Just booked the Munich Marriott for two nights via priceline for $70/ night (55 Euros). Total comes to $160 or about 125 Euros. Kings was about $120/ night total.


----------



## iwantone (Jun 2, 2005)

vmcvey said:


> Picking up my M3 Cab on the 18th, two days prior to you; but I'll be in Munich and around, site-seeing until the early afternoon on the 20th. Might stop back at the Welt on my way out of town and the start of the 12-day continental Europe circle-trip.
> 
> At the least, maybe consider arranging the factory tour?
> 
> My delivery is at 10:30 am, and the factory tour at 11:30 am (as if tearing myself away from the car will be possible). So perhaps you can arrange the factory tour to a time prior to departure from Munich if you are only doing the 24-hour-of-fun thing.


I've sent them an email for the reservation for the factory tour. Havent heard anything back yet.


----------



## petriej (Jul 29, 2010)

Landing and taking delivery the same day, 3 hours apart? Man, you have some great faith in the airline industry!


----------



## peace2peep (Dec 7, 2011)

lilskel said:


> Who did you order through in FL? I haven't gotten my date yet either, but I'm not really sweating it..I have a car already lol


Dude I can't believe I didn't respond to you...sorry friend! I ordered mine through Greg Poland at Pacific BMW. He's in Cali. He's a great guy and takes care of us with patience and efficiency!

My date in March 20 for ED and then PCD afterwards so I can drive it to my Daytona Beach, FL house.

Rock on!


----------



## iwantone (Jun 2, 2005)

petriej said:


> Landing and taking delivery the same day, 3 hours apart? Man, you have some great faith in the airline industry!

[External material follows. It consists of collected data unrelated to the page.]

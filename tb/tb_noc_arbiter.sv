// tb_noc_arbiter: self-checking test of one Arbiter.
//
// Five simulated Routers each offer packets of random length (header plus an
// odd number of data STUs) to the Arbiter; the testbench plays the crossbar by
// returning the granted Router's STU. A simulated receiver acknowledges the
// output channel after a random delay. The test checks that the grant is one
// of the requesters, that a packet holds the output until its last STU, that
// nothing is taken while the channel is busy, that every STU appears on the
// channel in order with a phase toggle, and that all five inputs win
// arbitration at some point (random choice, not a fixed priority).
module tb_noc_arbiter;
  import noc_pkg::*;

  logic            clk = 1'b0;
  logic            rst_n = 1'b0;
  logic [NDIR-1:0] req_vec;
  logic [NDIR-1:0] grant;
  logic            fire;
  stu_t            xb_data;
  logic            xb_last;
  chan_fwd_t       out_fwd;
  logic            out_ack;

  int checks = 0, failures = 0;

  noc_arbiter dut (.*);

  always #5 clk = ~clk;

  task automatic check(input bit ok, input string what);
    checks++;
    if (!ok) begin
      failures++;
      $display("FAIL %s at %0t", what, $time);
    end
  endtask

  // Per-input packet state of the simulated Routers.
  int   remain [NDIR];          // STUs left in the current packet (0 = none)
  int   seqno  [NDIR];
  bit   busy   [NDIR];          // pause between STUs
  int   wins   [NDIR];
  int   owner;                  // expected owner, -1 when free
  int   pkts_left;
  stu_t expect_q[$];
  logic            fire_s;
  logic [NDIR-1:0] grant_s;

  function automatic stu_t word_of(int i, int s);
    return stu_t'({i[7:0], 8'hA5, s[15:0]});
  endfunction

  always_comb begin
    req_vec = '0;
    for (int i = 0; i < NDIR; i++) req_vec[i] = (remain[i] > 0) && !busy[i];
    xb_data = '0;
    xb_last = 1'b0;
    for (int i = 0; i < NDIR; i++)
      if (grant[i]) begin
        xb_data = word_of(i, seqno[i]);
        xb_last = (remain[i] == 1);
      end
  end

  // Receiver: acknowledges after 0..3 cycles and checks the data.
  initial begin
    out_ack = 1'b0;
    forever begin
      @(negedge clk);
      if (rst_n && out_fwd.req != out_ack) begin
        repeat ($urandom_range(0, 3)) @(negedge clk);
        check(expect_q.size() > 0, "output without fire");
        if (expect_q.size() > 0) begin
          stu_t e;
          e = expect_q.pop_front();
          check(out_fwd.data == e, $sformatf("out data %h exp %h", out_fwd.data, e));
        end
        out_ack = out_fwd.req;
      end
    end
  end

  initial begin
    #2000000;
    failures++;
    $display("watchdog expired");
    $display("TB_RESULT checks=%0d failures=%0d", checks, failures);
    $finish;
  end

  initial begin
    for (int i = 0; i < NDIR; i++) begin
      remain[i] = 0; seqno[i] = 0; busy[i] = 0; wins[i] = 0;
    end
    owner = -1;
    pkts_left = 400;
    repeat (3) @(negedge clk);
    rst_n = 1'b1;
    while (pkts_left > 0 || remain.sum() != 0) begin
      // new packets appear at the Routers
      for (int i = 0; i < NDIR; i++) begin
        if (remain[i] == 0 && pkts_left > 0 && $urandom_range(0, 3) == 0) begin
          remain[i] = 2 + 2 * $urandom_range(0, 3);    // header + odd data
          pkts_left--;
        end
        busy[i] = (remain[i] > 0) && ($urandom_range(0, 4) == 0);
      end
      #1;
      check((grant & ~req_vec) == '0 && $onehot0(grant), "grant is a single requester");
      if (owner != -1) check(grant == '0 || grant[owner], "owner keeps the output");
      if (out_fwd.req != out_ack) check(!fire, "no fire while channel busy");
      if (owner != -1 && req_vec[owner] && out_fwd.req == out_ack)
        check(fire, "owner served when channel free");
      if (owner == -1 && req_vec != '0 && out_fwd.req == out_ack)
        check(fire, "free output serves a requester");
      fire_s  = fire;
      grant_s = grant;
      @(posedge clk);
      #1;
      if (fire_s) begin
        for (int i = 0; i < NDIR; i++)
          if (grant_s[i]) begin
            expect_q.push_back(word_of(i, seqno[i]));
            if (owner == -1) wins[i]++;
            seqno[i]++;
            remain[i]--;
            owner = (remain[i] == 0) ? -1 : i;
          end
      end
      @(negedge clk);
    end
    repeat (10) @(negedge clk);
    check(expect_q.size() == 0, "all STUs delivered");
    for (int i = 0; i < NDIR; i++) check(wins[i] > 0, $sformatf("input %0d never won", i));
    $display("wins %0d %0d %0d %0d %0d", wins[0], wins[1], wins[2], wins[3], wins[4]);
    $display("TB_RESULT checks=%0d failures=%0d", checks, failures);
    $finish;
  end

endmodule
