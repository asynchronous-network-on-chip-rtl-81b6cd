// noc_crossbar: the switch in the middle of a node.
//
// It connects each of the five Router inputs to each of the five Arbiter
// outputs. For every output it multiplexes the STU and `last` flag of the
// Router that output's Arbiter grants, and it routes each Arbiter's `fire`
// back to the granted Router as that Router's accept. It also gathers, per
// output, which Routers request it. The source design names the crossbar but
// does not describe it; a plain one-hot multiplexer per output is this
// design's choice. Purely combinational.
//
// Interface (index = direction, see noc_pkg::dir_e):
//   rt_req[i]   one-hot output request of Router i
//   rt_data[i], rt_last[i]  STU offered by Router i
//   rt_accept[i]            Router i's STU is taken at this edge
//   arb_req[o]  requesters of output o (bit i = Router i)
//   arb_grant[o], arb_fire[o]  from Arbiter o
//   arb_data[o], arb_last[o]   STU of the Router granted at output o
module noc_crossbar
  import noc_pkg::*;
(
  input  logic [NDIR-1:0] rt_req    [NDIR],
  input  stu_t            rt_data   [NDIR],
  input  logic            rt_last   [NDIR],
  output logic            rt_accept [NDIR],
  output logic [NDIR-1:0] arb_req   [NDIR],
  input  logic [NDIR-1:0] arb_grant [NDIR],
  input  logic            arb_fire  [NDIR],
  output stu_t            arb_data  [NDIR],
  output logic            arb_last  [NDIR]
);

  always_comb begin
    for (int o = 0; o < NDIR; o++) begin
      arb_data[o] = '0;
      arb_last[o] = 1'b0;
      for (int i = 0; i < NDIR; i++) begin
        arb_req[o][i] = rt_req[i][o];
        if (arb_grant[o][i]) begin
          arb_data[o] = arb_data[o] | rt_data[i];
          arb_last[o] = arb_last[o] | rt_last[i];
        end
      end
    end
    for (int i = 0; i < NDIR; i++) begin
      rt_accept[i] = 1'b0;
      for (int o = 0; o < NDIR; o++)
        rt_accept[i] = rt_accept[i] | (arb_fire[o] & arb_grant[o][i]);
    end
  end

endmodule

Keeping my fingers crossed. Hopefully the Welt has a way to accommodate customers like me :rofl:


----------



## [email protected] BMW (Aug 2, 2010)

You guys who got Hybrid are so lucky......!!!..... all the incentives except the eco credit went away.... IWANTONE deserves some props, he started the whole hybrid frenzy.... I got one for myself!! employee deal is niceeeeeeeeeee!


----------



## Prost (Nov 23, 2005)

[email protected] BMW said:


> You guys who got Hybrid are so lucky......!!!..... all the incentives except the eco credit went away.... IWANTONE deserves some props, he started the whole hybrid frenzy.... I got one for myself!! employee deal is niceeeeeeeeeee!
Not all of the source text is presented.